Свежий песцовый след и старые отпечатки медвежьих лап встретились нам у того места, где стояла изба Толля. Никаких признаков присутствия других животных не было видно.
Несколько раз мы ходили на мыс полуострова Эммелины, так как по припаю туда дороги уже не было, приходилось носить с собой длинный конец капроновой веревки и по ней спускаться с обрыва плато прямо на галечниковую отмель. На птичьем базаре становилось более шумно и оживленно, чем весной. Начиналась тревожная пора в жизни птиц — распадение колоний и откочевка их обитателей в открытое море, на зимовку.
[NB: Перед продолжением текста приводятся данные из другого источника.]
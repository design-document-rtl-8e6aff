// tetromino_rom: the block model.
//
// For each of the 19 block codes it gives the offsets of the three cells
// that surround the anchor (the anchor itself is offset (0,0) and is the
// fourth cell), the code the block turns into when rotated, and its shape
// group (1 = A ... 7 = G). The offsets are read from the block model list;
// the anchor is the grid point that stays put during rotation. Every
// rotation turns the block a quarter turn counter-clockwise about the
// anchor and steps to the next code of the same shape, wrapping from the
// last rotation to the first (D2 -> D1, F2 -> F1, G2 -> G1, A1 -> A1).
// Purely combinational.
// The 19 codes and their pictures follow the block model list; which cell
// is the anchor and the turning direction are this design's choice.
module tetromino_rom
  import tetris_pkg::*;
(
  input  blk_t       blk,
  output cell_off_t  off [3],   // the three non-anchor cells
  output blk_t       rot,       // code after one rotation
  output logic [2:0] group      // 1..7 for shapes A..G
);

  function automatic cell_off_t co(input logic signed [2:0] r, input logic signed [2:0] c);
    cell_off_t x;
    x.dr = r;
    x.dc = c;
    return x;
  endfunction

  always_comb begin
    off[0] = co(0, 0);
    off[1] = co(0, 0);
    off[2] = co(0, 0);
    rot    = blk;
    group  = 3'd0;
    unique case (blk)
      BLK_A1: begin off[0]=co( 0, 1); off[1]=co( 1, 0); off[2]=co( 1, 1); rot=BLK_A1; group=3'd1; end
      BLK_B1: begin off[0]=co(-1, 0); off[1]=co( 1, 0); off[2]=co( 1, 1); rot=BLK_B2; group=3'd2; end
      BLK_B2: begin off[0]=co( 0,-1); off[1]=co( 0, 1); off[2]=co(-1, 1); rot=BLK_B3; group=3'd2; end
      BLK_B3: begin off[0]=co(-1,-1); off[1]=co(-1, 0); off[2]=co( 1, 0); rot=BLK_B4; group=3'd2; end
      BLK_B4: begin off[0]=co( 0,-1); off[1]=co( 0, 1); off[2]=co( 1,-1); rot=BLK_B1; group=3'd2; end
      BLK_C1: begin off[0]=co(-1, 0); off[1]=co( 1, 0); off[2]=co( 1,-1); rot=BLK_C2; group=3'd3; end
      BLK_C2: begin off[0]=co( 0,-1); off[1]=co( 0, 1); off[2]=co( 1, 1); rot=BLK_C3; group=3'd3; end
      BLK_C3: begin off[0]=co(-1, 0); off[1]=co(-1, 1); off[2]=co( 1, 0); rot=BLK_C4; group=3'd3; end
      BLK_C4: begin off[0]=co(-1,-1); off[1]=co( 0,-1); off[2]=co( 0, 1); rot=BLK_C1; group=3'd3; end
      BLK_D1: begin off[0]=co(-1, 0); off[1]=co( 1, 0); off[2]=co( 2, 0); rot=BLK_D2; group=3'd4; end
      BLK_D2: begin off[0]=co( 0,-1); off[1]=co( 0, 1); off[2]=co( 0, 2); rot=BLK_D1; group=3'd4; end
      BLK_E1: begin off[0]=co(-1, 0); off[1]=co( 0,-1); off[2]=co( 0, 1); rot=BLK_E2; group=3'd5; end
      BLK_E2: begin off[0]=co(-1, 0); off[1]=co( 0,-1); off[2]=co( 1, 0); rot=BLK_E3; group=3'd5; end
      BLK_E3: begin off[0]=co( 0,-1); off[1]=co( 0, 1); off[2]=co( 1, 0); rot=BLK_E4; group=3'd5; end
      BLK_E4: begin off[0]=co(-1, 0); off[1]=co( 0, 1); off[2]=co( 1, 0); rot=BLK_E1; group=3'd5; end
      BLK_F1: begin off[0]=co(-1, 0); off[1]=co( 0,-1); off[2]=co( 1,-1); rot=BLK_F2; group=3'd6; end
      BLK_F2: begin off[0]=co( 0,-1); off[1]=co( 1, 0); off[2]=co( 1, 1); rot=BLK_F1; group=3'd6; end
      BLK_G1: begin off[0]=co(-1, 0); off[1]=co( 0, 1); off[2]=co( 1, 1); rot=BLK_G2; group=3'd7; end
      BLK_G2: begin off[0]=co(-1, 0); off[1]=co(-1, 1); off[2]=co( 0,-1); rot=BLK_G1; group=3'd7; end
      default: begin rot = BLK_A1; group = 3'd0; end
    endcase
  end

endmodule
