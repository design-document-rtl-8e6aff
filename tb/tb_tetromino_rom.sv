// tb_tetromino_rom: checks the block model against reference pictures.
// For each of the 19 codes: the anchor plus the three offsets give exactly
// the four cells of the picture, the group is right, the rotation stays in
// the group and returns to the start after as many steps as the shape has
// rotations, and for shapes B, C, E the rotated picture is the quarter
// turn counter-clockwise about the anchor.
// Purely combinational; each code is checked after a short delay.
module tb_tetromino_rom;
  import tetris_pkg::*;
  import tb_shapes_pkg::*;

  blk_t       blk;
  cell_off_t  off [3];
  blk_t       rot;
  logic [2:0] group;
  int checks = 0, failures = 0;

  tetromino_rom dut (.blk, .off, .rot, .group);

  task automatic check(input bit ok, input string what);
    checks++;
    if (!ok) begin
      failures++;
      $display("FAIL %s", what);
    end
  endtask

  initial begin
    #100000;
    failures++;
    $display("TB_RESULT checks=%0d failures=%0d", checks, failures);
    $finish;
  end

  initial begin
    int nrot [8] = '{0, 1, 4, 4, 2, 4, 2, 2};
    for (int code = 0; code < 19; code++) begin
      logic [15:0] pic;
      int cnt;
      blk = blk_t'(code);
      #1;
      pic = '0;
      pic[15 - 5] = 1'b1;  // anchor (0,0)
      for (int i = 0; i < 3; i++)
        pic[15 - ((int'(off[i].dr) + 1) * 4 + (int'(off[i].dc) + 1))] = 1'b1;
      cnt = $countones(pic);
      check(cnt == 4, $sformatf("code %0d has %0d distinct cells", code, cnt));
      check(pic == ref_bitmap(code), $sformatf("code %0d picture %h exp %h", code, pic, ref_bitmap(code)));
      check(int'(group) == ref_group(code), $sformatf("code %0d group %0d", code, group));
      check(ref_group(int'(rot)) == ref_group(code), $sformatf("code %0d rotates out of its group", code));
      // quarter turn check for 4-rotation shapes: cell (dr,dc) -> (-dc,dr)
      if (nrot[ref_group(code)] == 4) begin
        automatic bit good = 1'b1;
        for (int dr = -1; dr <= 2; dr++)
          for (int dc = -1; dc <= 2; dc++)
            if (ref_cell(code, dr, dc) && !ref_cell(int'(rot), -dc, dr)) good = 1'b0;
        check(good, $sformatf("code %0d rotation is not a quarter turn", code));
      end
    end
    // cycle length per shape
    for (int code = 0; code < 19; code++) begin
      automatic int steps = 0;
      blk = blk_t'(code);
      do begin
        #1;
        blk = rot;
        steps++;
      end while (int'(blk) != code && steps < 10);
      #1;
      check(steps == nrot[ref_group(code)], $sformatf("code %0d rotation cycle %0d", code, steps));
    end
    $display("TB_RESULT checks=%0d failures=%0d", checks, failures);
    $finish;
  end
endmodule
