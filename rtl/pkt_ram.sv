// pkt_ram - simple dual-port packet RAM, one byte per address.
//
// Port A writes (`we`, `waddr`, `wdata`); port B reads with one clock of
// latency (`raddr` in, `rdata` valid the next cycle), the block-RAM style
// the FPGA offers. The design uses two of them, one holding the frame to be
// transmitted and one the frame received, as the text describes. The
// default of 2048 bytes holds one frame of up to 1518 bytes; the size is
// this design's choice.
module pkt_ram #(
  parameter int unsigned DEPTH = 2048,
  parameter int unsigned AW    = $clog2(DEPTH)
) (
  input  logic          clk,
  input  logic          we,
  input  logic [AW-1:0] waddr,
  input  logic [7:0]    wdata,
  input  logic [AW-1:0] raddr,
  output logic [7:0]    rdata
);
  logic [7:0] mem [DEPTH];

  always_ff @(posedge clk) begin
    if (we) mem[waddr] <= wdata;
    rdata <= mem[raddr];
  end
endmodule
О том, что базары начали пустеть, я узнал не выходя из нашего лагеря еще 15 августа. В этот день стояла тихая погода, звуки гулко разносились над открывшимся морем, и впервые было слышно, как раскатистому крику кайры вторит громкий не то свист, не то писк птенца. Так кричат только кайренок, впервые спустившийся на воду, и родители, зовущие его в море. Это кайровая семья одной из первых покидала колонию.
19 августа, когда мы попали на базар, распадение кайровых колоний шло полным ходом. Кайренок то здесь, то там срывался с карниза скалы, планировал и опускался на воду. В море виднелись сборища возбужденных взрослых птиц. С появлением каждого нового птенца кайры кричали громче, суматоха среди них усиливалась, нередко переходя в общую потасовку. Расталкивая друг друга, птицы устремлялись к кайренку, клювами хватали его за крылья, голову, ноги, тащили в разные стороны, увлекали под воду.
Дело кончалось тем, что слегка помятый и пощипанный птенец вырывался из этой толчеи и, в сопровождении одной взрослой птицы, наверное кого-нибудь из родителей, беспрерывно переговариваясь с ней, плыл в открытое море. Эта картина была мне уже знакома по Новой Земле. Там при спуске птенцов на воду возникали такие же сборища взрослых птиц. Скорее всего кайры, лишившиеся собственного потомства, еще сохраняли родительский инстинкт — потребность в заботе о птенце — и теперь стремились отбить его у родителей или у таких же бездетных птиц, как и они сами. Объяснить эту странную сцену иначе я не мог.
Случалось, что птенец, спускаясь с карниза, попадал не в воду, а на камни. Он не разбивался, так как густое и упругое оперение смягчало удары. Кайренок быстро поднимался на ноги, вновь бросался вниз и в конце концов добирался до воды.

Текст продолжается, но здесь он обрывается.